I like John 3:16 too, but I don't think it's any more indicative of the church's mission, or the central truths of the Gospel than many other verses in Scripture - and it's unfortunate that in many circles it is the 'rallying point'. It cannot be read or understood out of context.


----------



## Ivan (Nov 7, 2008)

Herald said:


> At the risk of offending some dear SBC brethren, I believe that the time is not too distant for Founders churches to come out of the SBC. Align with like-minded churches and concentrate on the preaching of the gospel and the doctrines of grace.



Might happen. However, it's going to take a lot more than Johnny Hunt and his minions to run us out of the SBC. So he's president of the SBC...big deal.
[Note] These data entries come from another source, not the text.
// tb_vq_const_mem: writes random constants to an 8-node constant memory and
// reads them back in random order, checking data, one-cycle latency and
// that the output holds while no read is made.
module tb_vq_const_mem;
  import vq_pkg::*;

  logic clk = 0;
  always #5 clk = ~clk;
  int checks = 0, failures = 0;

  logic       rd_en, wr_en;
  logic [2:0] rd_addr, wr_addr;
  word_t      wr_data, q;
  word_t      ref_m [8];

  vq_const_mem #(.NODES(8)) dut (.clk, .rd_en, .rd_addr, .rd_data(q), .wr_en, .wr_addr, .wr_data);

  initial begin
    #100000;
    failures++;
    $display("watchdog expired");
    $display("TB_RESULT checks=%0d failures=%0d", checks, failures);
    $finish;
  end

  initial begin
    rd_en = 0; wr_en = 0; rd_addr = 0; wr_addr = 0; wr_data = 0;
    @(negedge clk);
    for (int a = 0; a < 8; a++) begin
      ref_m[a] = word_t'($urandom_range(0, 511));
      wr_en = 1; wr_addr = 3'(a); wr_data = ref_m[a];
      @(negedge clk);
    end
    wr_en = 0;
    for (int t = 0; t < 40; t++) begin
      int a;
      a = $urandom_range(0, 7);
      rd_en = 1; rd_addr = 3'(a);
      @(negedge clk);
      rd_en = 0;
      check_eq(q, ref_m[a]);
      rd_addr = 3'(a + 1);
      @(negedge clk);
      check_eq(q, ref_m[a]);
    end
    $display("TB_RESULT checks=%0d failures=%0d", checks, failures);
    $finish;
  end

  task automatic check_eq(input word_t got, input word_t exp);
    checks++;
    if (got != exp) begin failures++; $display("FAIL got %0d exp %0d", got, exp); end
  endtask
endmodule
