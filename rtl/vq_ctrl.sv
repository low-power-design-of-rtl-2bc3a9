// vq_ctrl: controller of one tree-level stage.
//
// Sequences the comparison at one tree node in NODE_CYC = 18 cycles, as the
// source design budgets them: one cycle to fetch the first difference word,
// sixteen multiply-accumulate cycles, and a last cycle for the final add that
// yields the index bit. The constant K is the seventeenth memory access, made
// in the last MAC cycle. Cycle by cycle (cnt):
//   0      : read d_0, load operand X_0
//   1..15  : MAC word cnt-1, read d_cnt, load operand X_cnt
//   16     : MAC word 15, read K
//   17     : final add, out_valid (the next stage captures here)
// Handshake (this design's choice): a vector is taken when in_valid and
// in_ready are both high at a clock edge; in_ready is high when the stage is
// idle or in its last cycle, so identical stages chained together accept one
// another's results without stalling. Every stage has its own controller, as
// in the source design. Synchronous active-low reset to idle.
module vq_ctrl
  import vq_pkg::*;
(
  input  logic              clk,
  input  logic              rst_n,
  input  logic              in_valid,
  output logic              in_ready,
  output logic              load,       // capture vector and index this edge
  output logic              mem_rd_en,  // read difference word
  output logic [WSEL_W-1:0] word,       // word being read / operand being loaded
  output logic              x_load,     // load pixel operand X_word
  output logic              mac_en,
  output logic              mac_first,  // first MAC: accumulator starts from 0
  output logic              k_rd_en,    // read constant K
  output logic              out_valid,  // final cycle: index bit valid
  output logic              busy
);

  localparam int unsigned CW = $clog2(NODE_CYC);
  localparam logic [CW-1:0] LAST = CW'(NODE_CYC - 1);

  logic [CW-1:0] cnt;

  assign out_valid = busy && (cnt == LAST);
  assign in_ready  = !busy || (cnt == LAST);
  assign load      = in_valid && in_ready;

  always_ff @(posedge clk) begin
    if (!rst_n) begin
      busy <= 1'b0;
      cnt  <= '0;
    end else if (load) begin
      busy <= 1'b1;
      cnt  <= '0;
    end else if (busy) begin
      if (cnt == LAST) begin
        busy <= 1'b0;
        cnt  <= '0;
      end else begin
        cnt <= cnt + 1'b1;
      end
    end
  end

  assign word      = WSEL_W'(cnt);
  assign mem_rd_en = busy && (cnt < CW'(VEC_LEN));
  assign x_load    = mem_rd_en;
  assign mac_en    = busy && (cnt >= CW'(1)) && (cnt <= CW'(VEC_LEN));
  assign mac_first = busy && (cnt == CW'(1));
  assign k_rd_en   = busy && (cnt == CW'(VEC_LEN));

`ifndef SYNTHESIS
  // The node budget must leave room for the fetch, the MACs and the final add.
  initial assert (NODE_CYC == VEC_LEN + 2)
    else $error("vq_ctrl: NODE_CYC must be VEC_LEN + 2");
`endif

endmodule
We look upon the humblest pastor of the smallest church to hold a hight position. 

Such talk at conferences is blah, blah, blah.


----------



## Herald (Nov 7, 2008)

Ivan said:


> Herald said:
> 
> 
> > At the risk of offending some dear SBC brethren, I believe that the time is not too distant for Founders churches to come out of the SBC. Align with like-minded churches and concentrate on the preaching of the gospel and the doctrines of grace.
> ...



Ivan, may the Lord bless those SBC churches that remain faithful to the gospel of Christ.


----------



## Ivan (Nov 7, 2008)

Herald said:


> Ivan said:
> 
> 
> > Herald said:
> ...



Amen!!


----------



## JohnGill (Nov 7, 2008)

Marrow Man said:


> Has anyone been keeping up with the John 3:16 Conference, being held at Johnny Hunt's church in Woodstock, GA? Live blogging is taking place at Challies Dot Com.
> 
> I found the following transcript by the blogger, in reference to a lecture given by David Allen (being a Presbyterian, I am not familiar with Dr. Allen), to be quite troubling:
> 
> ...



Someone should let them know that the Southern Baptist Convention ws originally founded by Covenantal, Calvinist Baptists and not Arminians whom they considered in error.


----------



## Pilgrim (Nov 7, 2008)

Herald said:


> At the risk of offending some dear SBC brethren, I believe that the time is not too distant for Founders churches to come out of the SBC. Align with like-minded churches and concentrate on the preaching of the gospel and the doctrines of grace.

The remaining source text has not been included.